結果、4-6と詰め寄りますが、これでフィニッシュ。レッドソックスはスウィープされ、5連敗です。
泥沼中のスタッツ
チーム状態が非常に悪いレッドソックス。オフェンスで当たっているのはウィリャー・アブレイユとコナー・ウォンだけとなっています。
- ウィルソン・コントレラス:.150/.346/.150
- トレバー・ストーリー:.138/.138/.276
- ケイレブ・ダービン:.000/.053/ .000
- IKF: .000/.200/.000
- 吉田正尚:.000/.429/.000
- カルロス・ナルバエス: .444/.444/.444
チームスタッツ
チーム打率は.208でMLB22位。ただ、前のシリーズで連敗したレッズのほうが深刻で.187でMLBワースト2です。三振数 67はワースト6位。
昨年なんとか立て直した守備は黄信号が灯っておりエラー6は多い方から数えて4位タイ(ワースト4位タイ)。
投手の方はチームERA 4.91 はMLB 26位、このうち先発のERA 5.22はMLB 26位、リリーバーのERA 4.50でMLB 20位。BAA(被打率).260はMLB 25位
デバースを失ったツケ
2025年はアレックス・ブレグマンのロケット・スタートがあったので、非常に明るい前半戦となりました。ブレグマンを入れたメリットは一番は守備が落ち着いたこと。そして前半は打撃でも大きく貢献。ただし、ブレグマンを加入させたことでチームの柱となるラファエル・デバースとの関係がおかしくなり、結果、今オフはブレグマンにも振られ、彼に振り回された形となりました。
ローマン・アンソニーは素晴らしい素材ではあるもののまだ2年目で21歳(まもなく22歳)。彼にデバースの穴を全て背負わせるのはいかにも無理筋です。アンソニーはじっくりと育ってもらいたいです。将来のMLBを代表するスラッガーですから。
問題は3Bです。いつまでもデバースを失っていることを嘆くわけにいきませんが、ダービンは守備はある程度はこなしているものの、これだけ打撃不振だとそのうち守備も決壊しそうです。もともとBBの少ないスタイルなのでちょっと回復に時間がかかりそうな気がします。
そして内野のバックアップで入れたアイザイア・カイナー=ファレファも全く機能していません。
セダン・ラフェエラは2025年にOFでゴールドグラブ賞に輝いた逸材ですが、2025年は2Bで24試合に出場。こうなれば、3Bにマーセロ・マイヤーを入れて、ラファエラを2B、CFにはデュラン、LFとDHをアンソニーと吉田でシェアするという布陣しか今のところ手はないと思います。
コーラが好きだったデービッド・ハミルトンは今はブルワーズ。ダービンとのトレードでした。クリスチャン・キャンベルはトリプルAでも打率.167とまだ調子が戻っていません。
開幕近辺は全体に不振でも誰か無双状態の選手がいればチームとしても乗って行けるのですが、逆にあまりにブレーキとなる選手が複数いるといまのような状態となります。
フェンウェイ・パークで巻き返し
もう、頑張ってもらうしかありませんね。次からはフェンウェイ・パークでのオープニングとなります、やはりうまく行っていないパドレスとの対戦。

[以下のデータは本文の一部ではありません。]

// tb_imm_decode: builds random I, S and B immediates, encodes them into
// instruction words field by field as the RV32I formats place them, and
// checks that the decoder recovers the sign-extended value.
module tb_imm_decode;
  import pipe_pkg::*;
  logic [31:0] instr, imm;
  imm_sel_e sel;
  int checks = 0, failures = 0;

  imm_decode dut (.instr, .sel, .imm);

  initial begin
    #100000;
    failures++;
    $display("TB_RESULT checks=%0d failures=%0d", checks, failures);
    $finish;
  end

  task automatic check(input logic [31:0] ins, input imm_sel_e s, input logic [31:0] expv);
    instr = ins; sel = s;
    #1;
    checks++;
    if (imm !== expv) begin
      failures++;
      $display("FAIL sel=%0d instr=%h imm=%h exp=%h", s, ins, imm, expv);
    end
  endtask

  initial begin
    logic [11:0] v12;
    logic [12:0] v13;
    logic [31:0] filler;
    for (int i = 0; i < 300; i++) begin
      v12 = 12'($urandom);
      v13 = {13'($urandom)} & 13'h1ffe;
      filler = $urandom;
      // I: imm[11:0] in 31:20
      check({v12, filler[19:0]}, IMM_I, 32'(signed'(v12)));
      // S: imm[11:5] in 31:25, imm[4:0] in 11:7
      check({v12[11:5], filler[24:12], v12[4:0], filler[6:0]}, IMM_S, 32'(signed'(v12)));
      // B: imm[12] 31, imm[10:5] 30:25, imm[4:1] 11:8, imm[11] 7
      check({v13[12], v13[10:5], filler[24:12], v13[4:1], v13[11], filler[6:0]}, IMM_B,
            32'(signed'(v13)));
    end
    // fixed examples: addi x21,x21,1365 ; lw x8,40(x0) ; beq x0,x0,-4
    check(32'h555a8a93, IMM_I, 32'd1365);
    check(32'h02802403, IMM_I, 32'd40);
    check(32'hfe000ee3, IMM_B, 32'hffff_fffc);
    $display("TB_RESULT checks=%0d failures=%0d", checks, failures);
    $finish;
  end
endmodule
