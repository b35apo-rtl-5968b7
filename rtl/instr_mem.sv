// instr_mem: instruction memory outside the processor.
// A word-organised array read combinationally at the byte address `a`
// (bits [1:0] ignored), as the lecture's memory block with address input A
// and read output RD. A second, write-only port loads the program before the
// processor runs; it writes one word per rising clock edge. The size is a
// parameter; the lecture gives none. An address beyond the array reads as
// the nop instruction addi x0, x0, 0.
module instr_mem
  import pipe_pkg::*;
#(
  parameter int unsigned WORDS = 256
) (
  input  logic        clk,
  input  logic [31:0] a,
  output logic [31:0] rd,
  // program load port
  input  logic        load_we,
  input  logic [31:0] load_addr,
  input  logic [31:0] load_data
);

  localparam int unsigned AW = $clog2(WORDS);

  logic [31:0] mem [WORDS];

  always_ff @(posedge clk) begin
    if (load_we && load_addr[31:2] < 30'(WORDS)) mem[load_addr[AW+1:2]] <= load_data;
  end

  assign rd = (a[31:2] < 30'(WORDS)) ? mem[a[AW+1:2]] : INSTR_NOP;

endmodule
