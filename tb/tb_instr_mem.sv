// tb_instr_mem: loads random words through the load port, then reads every
// address and an out-of-range address (which must return the nop 0x00000013).
module tb_instr_mem;
  localparam int W = 64;
  logic clk = 0, load_we;
  logic [31:0] a, rd, load_addr, load_data;
  logic [31:0] model [W];
  int checks = 0, failures = 0;

  instr_mem #(.WORDS(W)) dut (.clk, .a, .rd, .load_we, .load_addr, .load_data);

  always #5 clk = ~clk;

  initial begin
    repeat (5000) @(posedge clk);
    failures++;
    $display("TB_RESULT checks=%0d failures=%0d", checks, failures);
    $finish;
  end

  initial begin
    a = 0;
    load_we = 1;
    for (int i = 0; i < W; i++) begin
      load_addr = 32'(i * 4); load_data = $urandom; model[i] = load_data;
      @(posedge clk); #1;
    end
    load_we = 0;
    for (int i = 0; i < 300; i++) begin
      a = {24'd0, 6'($urandom), 2'b00};
      load_addr = a; load_data = $urandom;   // not written: load_we low
      #1;
      checks++;
      if (rd !== model[a[7:2]]) begin failures++; $display("FAIL a=%h rd=%h exp=%h", a, rd, model[a[7:2]]); end
      @(posedge clk); #1;
    end
    a = 32'(W * 4); #1;
    checks++;
    if (rd !== 32'h0000_0013) begin failures++; $display("FAIL out-of-range read %h", rd); end
    $display("TB_RESULT checks=%0d failures=%0d", checks, failures);
    $finish;
  end
endmodule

なお、近々開催されるフェンウェイ・パークでのイベントです。
- 4/4 Hello Kitty Day
- 4/5 Peanuts Day (スヌーピー)
- 4/6 Roman Anthony card/figure day & Celtics Night
シーズン最初がハロー・キティーというのも驚かされましたが、セルティクス・ナイトというのも開催され、2023-24シーズンで優勝したNBAのセルティクスから良いエネルギーを貰えれば良いですね。
お読みいただき、ありがとうございました。